As explained in this well-researched and remarkably readable book, milk today often is seen as one of nature’s most perfect foods, and yet this reputation has been earned, in large part, by gobs of science and technology placed between cows and consumers. Moreover, many of the new technologies that produced wholesome milk and milk products, and that brought them to market, had a corresponding impact on farms and farm families across the country. To flesh out her story, Kendra Smith-Howard uses the private voices of farm families who made the often difficult decisions [End Page 1007] regarding these innovations, as well as the more public voices of scientists and bureaucrats.

Smith-Howard begins in the Progressive Era when breast-feeding was falling out of favor, and the link between the high rate of infant morbidity and mortality and the tainted cows’ milk available to increasingly urbanized Americans was becoming ever more apparent. Solutions to these problems would come through testing milk samples, licensing dairies, testing cows for bovine tuberculosis, and enforcing regulations regarding pasteurization.

Chapter 2 focuses on the interwar period when the production of butter moved from farms to factories. Improved transportation systems facilitated this first transformation, as did the new hand-cranked centrifugal separators adopted by farm families who paid close attention to their balance sheet. These technologies also could exacerbate the problems of purity, however, as separators were a bear to clean, and as better roads and trucks let creameries gather their raw materials from ever farther afield. This same period saw the rise of self-service grocery stores, packages designed to distinguish one brand of butter from another, and increased competition from vitamin-fortified margarine.

Smith-Howard then turns to the untreated dairy waste that spilled into rivers and streams, fouling the pristine countryside whose imagery was so widely used to sell milk and other dairy products. Farm families may have been inured to the odors, but not so the city people who were increasingly flocking to the country for breaths of fresh air. To tackle problems of this nature, scientists, industrialists, and farm representatives formed a Farm Chemurgic Council to develop industrial uses for whey, skim milk, and buttermilk. In time, the casein extracted from skim milk was used in paints and papers and plastics. Skim milk itself became a valued food during World War II, for lend-lease, military, and civilian use. After the war, skim milk became a key part of school lunch and international relief programs, and of the manufactured foods that were becoming an increasingly large component of American diets. Smith-Howard also explains that, with the introduction of careful breeding records and, later, artificial insemination, male calves came to be seen as useless by-products of the dairy business. And she examines the development and adoption of the various technologies that, from the standpoint of farmers, go into improving bovine reproduction.

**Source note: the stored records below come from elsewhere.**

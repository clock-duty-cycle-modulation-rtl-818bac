// mikumari_link: one end of a clock/data distribution link: the SerDes-based
// CDCM transceiver with the SPDT (synchronous pulse and data transmission)
// protocol on top.
//
// A master sends its link clock as a CDCM-modulated clock; a slave recovers
// it with a PLL (outside this module) and sends its own modulated clock
// back, so one full-duplex pair of lines carries clock, data and
// fixed-latency pulses (triggers) both ways. This module is the same at
// both ends. On the transmit side spdt_tx turns user frames (0..16 bytes)
// and pulse requests into packets for the transceiver; on the receive side
// spdt_rx checks and unpacks the packets and re-creates each pulse a fixed
// time after it was requested at the far end (link latency + PULSE_DELAY
// link-clock cycles). Packets are sent only while the local receiver is
// linked up; between packets the line carries IDLE (50 % duty) periods.
//
// Interface: everything is in the clk domain except serial_o/serial_i
// (clk_bit = 10 x clk, phase aligned). idelay_tap_o/idelay_load_o control the
// input delay element in front of serial_i.
module mikumari_link
  import cdcm_pkg::*;
#(
  parameter int unsigned NTAPS       = 32,
  parameter int unsigned SETTLE      = 8,
  parameter int unsigned CHECK       = 64,
  parameter int unsigned PULSE_DELAY = 128
) (
  input  logic                           clk,
  input  logic                           clk_bit,
  input  logic                           rst,
  // serial line
  output logic                           serial_o,
  input  logic                           serial_i,
  output logic [$clog2(NTAPS)-1:0]       idelay_tap_o,
  output logic                           idelay_load_o,
  // link status
  output logic                           link_up_o,
  output logic [4:0]                     slip_count_o,
  output logic                           pattern_err_o,
  // pulse
  input  logic                           pulse_i,
  output logic                           pulse_drop_o,
  output logic                           pulse_o,
  output logic                           pulse_late_o,
  // user frame, transmit
  input  logic                           tx_req_i,
  input  logic [1:0]                     tx_instr_i,
  input  logic [4:0]                     tx_len_i,
  input  logic [MAX_USER_BYTES-1:0][7:0] tx_data_i,
  output logic                           tx_ack_o,
  output logic                           tx_busy_o,
  // user frame, receive
  output logic                           rx_valid_o,
  output logic [1:0]                     rx_instr_o,
  output logic [4:0]                     rx_len_o,
  output logic [MAX_USER_BYTES-1:0][7:0] rx_data_o,
  output logic                           rx_csum_err_o,
  output logic                           rx_frame_err_o
);

  logic       enc_valid, enc_ready;
  link_byte_t enc_byte;
  logic       dec_valid, dec_sop, dec_idle, dec_frame_err;
  logic [7:0] dec_byte;

  spdt_tx u_tx (
    .clk, .rst,
    .link_up_i     (link_up_o),
    .pulse_i       (pulse_i),
    .pulse_drop_o  (pulse_drop_o),
    .frame_req_i   (tx_req_i),
    .frame_instr_i (tx_instr_i),
    .frame_len_i   (tx_len_i),
    .frame_data_i  (tx_data_i),
    .frame_ack_o   (tx_ack_o),
    .out_valid_o   (enc_valid),
    .out_byte_o    (enc_byte),
    .out_ready_i   (enc_ready),
    .busy_o        (tx_busy_o)
  );

  cdcm_transceiver #(.NTAPS(NTAPS), .SETTLE(SETTLE), .CHECK(CHECK)) u_trx (
    .clk, .clk_bit, .rst,
    .tx_valid_i    (enc_valid),
    .tx_byte_i     (enc_byte),
    .tx_ready_o    (enc_ready),
    .rx_valid_o    (dec_valid),
    .rx_sop_o      (dec_sop),
    .rx_byte_o     (dec_byte),
    .rx_idle_o     (dec_idle),
    .serial_o      (serial_o),
    .serial_i      (serial_i),
    .idelay_tap_o  (idelay_tap_o),
    .idelay_load_o (idelay_load_o),
    .link_up_o     (link_up_o),
    .slip_count_o  (slip_count_o),
    .pattern_err_o (pattern_err_o),
    .frame_err_o   (dec_frame_err)
  );

  spdt_rx #(.PULSE_DELAY(PULSE_DELAY)) u_rx (
    .clk, .rst,
    .link_up_i     (link_up_o),
    .byte_valid_i  (dec_valid),
    .byte_sop_i    (dec_sop),
    .byte_i        (dec_byte),
    .idle_i        (dec_idle),
    .link_err_i    (pattern_err_o || dec_frame_err),
    .frame_valid_o (rx_valid_o),
    .frame_instr_o (rx_instr_o),
    .frame_len_o   (rx_len_o),
    .frame_data_o  (rx_data_o),
    .csum_err_o    (rx_csum_err_o),
    .frame_err_o   (rx_frame_err_o),
    .pulse_o       (pulse_o),
    .pulse_late_o  (pulse_late_o)
  );

endmodule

Turning to the postwar landscape of mass consumption, Smith-Howard focuses on ice cream which, with refrigerators and freezers becoming standard household equipment in America towns and burgeoning suburbs, could now be sold in supermarkets and consumed at home. Ice cream, moreover, following the work of food chemists, was coming to contain an assortment of substances besides cream, sugar, and flavorings. In time, there were FDA regulations and consumer demands to know more about what was in the package. During this same period, farm families who [End Page 1008] hoped to remain in the dairy business by meeting Grade A production specifications began feeding their cows in the barnyards rather than turning them out to pasture, investing in special-purpose milking parlors, and storing their grass in silage. But soon there was too much of a good thing: high production levels depressed prices; manure became an environmental hazard; and connections were drawn between heart disease and dietary fat. A spate of other milk-purity issues concerned a host of Americans, from mothers to presidential candidates. These included antibiotic residues, radioactive contamination in the wake of nuclear testing...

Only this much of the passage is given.